Commited the changes with:
sudo ipmi-sensors-config --commit --filename ipmi-sensors-config.txt
I suspect that modifying Enable_All_Event_Messages
allows the sensor to be
read, but prevents the threshold from being checked and generating events
(especially since this setting seems to just clear the corresponding setting
for each available threshold, so it seems you can also use this to disable some
of the thresholds and keep some others). However, it is not entirely clear to
me if this would just prevent these events from showing up in the event log, or
if it would actually prevent the system from beeping (when does the system
beep? On any event? Specific events? This is not clear to me).

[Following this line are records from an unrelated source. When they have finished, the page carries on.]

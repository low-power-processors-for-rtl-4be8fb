// tb_uart: checks the UART with UBRR = 1, i.e. one bit every 2 x 16 = 32
// clocks.
//  - Transmit: a write to UDR produces a start bit, eight data bits LSB
//    first and a stop bit, each 32 clocks long; UDRE falls on the write and
//    rises when the byte moves to the shift register; TXC and its interrupt
//    follow the end of the stop bit; a second byte written while the first
//    is sent follows it back to back (at most one clock between the stop
//    bit and the next start bit).
//  - Receive: frames driven by the testbench set RXC and the receive
//    interrupt with the byte in UDR; reading UDR clears RXC; a 0 stop bit
//    sets FE; a second frame before UDR is read sets OR.
`timescale 1ns/1ps
module tb_uart;
  import nimbus_pkg::*;
  logic       clk = 0, rst_n = 0, io_re = 0, io_we = 0, hit, rxd = 1, txd;
  logic       irq_rx, irq_udre, irq_tx, irqack = 0;
  logic [5:0] io_addr = 0;
  logic [7:0] io_wdata = 0, rdata;
  logic [4:0] irqackad = 0;
  uart dut (.*);
  always #5 clk = ~clk;
  localparam int BIT = 32;

  int checks = 0, failures = 0;
  task automatic check(input bit ok, input string what);
    checks++;
    if (!ok) begin failures++; if (failures < 10) $display("FAIL %s", what); end
  endtask
  initial begin
    #2000000; $display("FAIL watchdog");
    $display("TB_RESULT checks=%0d failures=%0d", checks, failures); $finish;
  end

  task automatic wr(input logic [5:0] a, input logic [7:0] d);
    @(negedge clk); io_addr = a; io_wdata = d; io_we = 1;
    @(posedge clk); #1 io_we = 0;
  endtask
  logic [7:0] pv;   // value read by peek()
  task automatic peek(input logic [5:0] a);
    io_addr = a; #0.1; pv = rdata;
  endtask
  task automatic rd_udr(output logic [7:0] d);
    @(negedge clk); io_addr = IO_UDR; io_re = 1; #1 d = rdata;
    @(posedge clk); #1 io_re = 0;
  endtask
  task automatic send(input logic [7:0] b, input logic stop);
    rxd = 0; repeat (BIT) @(posedge clk);
    for (int i = 0; i < 8; i++) begin rxd = b[i]; repeat (BIT) @(posedge clk); end
    rxd = stop; repeat (BIT) @(posedge clk);
    rxd = 1; repeat (BIT) @(posedge clk);
  endtask

  // transmit monitor: measures every bit length
  logic [7:0] got [$];
  int fall_t [$];   // start-bit times
  initial begin
    logic [7:0] b;
    int n;
    forever begin
      @(negedge txd);
      fall_t.push_back($time);
      n = 0;
      for (int i = 0; i < 9; i++) begin
        // sample in the middle of each bit, and check the edges fall on the grid
        repeat (BIT / 2) @(posedge clk);
        if (i == 0) check(txd == 0, "start bit");
        else b[i-1] = txd;
        repeat (BIT / 2) @(posedge clk);
      end
      repeat (BIT / 2) @(posedge clk);
      check(txd == 1, "stop bit");
      got.push_back(b);
    end
  end

  initial begin
    logic [7:0] d, s;
    int n;
    #12 rst_n = 1;
    wr(IO_UBRR, 1);
    wr(IO_UCR, 8'hF8);   // RXCIE TXCIE UDRIE RXEN TXEN
    peek(IO_UCR); s = pv;
    peek(IO_UBRR);
    check(s == 8'hF8 && pv == 1, "control registers read back");
    peek(IO_USR);
    check(irq_udre && pv[5], "UDRE set after reset");
    wr(IO_UDR, 8'hA5);
    @(posedge clk); #1;
    check(irq_udre, "UDRE back after the byte moves to the shift register");
    wr(IO_UDR, 8'h3C);
    check(!irq_udre, "UDRE low while a byte waits");
    n = 0;
    while (!irq_tx && n < 2000) begin @(posedge clk); #1; n++; end
    check(got.size() == 2 && got[0] == 8'hA5 && got[1] == 8'h3C, "two bytes sent");
    check(fall_t.size() == 2 && (fall_t[1] - fall_t[0]) >= 10 * BIT * 10 && (fall_t[1] - fall_t[0]) <= 10 * BIT * 10 + 10,
          $sformatf("frames back to back (within one clock), %0d ns apart", (fall_t.size() == 2) ? fall_t[1] - fall_t[0] : -1));
    check(n > 0 && n < 2000, "TXC interrupt at the end");
    @(negedge clk); irqack = 1; irqackad = 5'(IRQ_UART_TX); @(posedge clk); #1 irqack = 0;
    check(!irq_tx, "TXC cleared by acknowledge");
    // receive
    send(8'h5A, 1);
    peek(IO_USR);
    check(irq_rx && pv[7], "RXC after a frame");
    rd_udr(d);
    check(d == 8'h5A, $sformatf("received %h", d));
    check(!irq_rx, "reading UDR clears RXC");
    send(8'h81, 0);
    peek(IO_USR); s = pv;
    check(s[4], "framing error on a 0 stop bit");
    send(8'h18, 1);
    peek(IO_USR); s = pv;
    check(s[3] && !s[4], "overrun when UDR was not read");
    rd_udr(d);
    check(d == 8'h18, "newest byte in UDR");
    $display("TB_RESULT checks=%0d failures=%0d", checks, failures);
    $finish;
  end
endmodule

For good measure, I decided to also modify Enable_Scanning_On_This_Sensor
,
which I believe prevents the sensor from being read at all by the BMC, so that
should really prevent alarms. This also causes ipmitool sensor
to display
value and status as na
for these sensors. The sensors
command (from the
lm-sensors
package) can still read the sensor without issues, though the
values are not very useful anyway...).
Note that apparently these settings are not always persistent across reboots and powercycles, so make sure you test that. For this particular server, the settings survive across a reboot, I have not tested a hard power cycle yet.
I cannot yet tell for sure if this has fixed the problem (only applied the changes today), but I'm pretty confident that this will indeed keep the people in our Fablab happy (and if not - I'll just solder off the beeper from the motherboard, but let's hope I will not have to resort to such extreme measures...).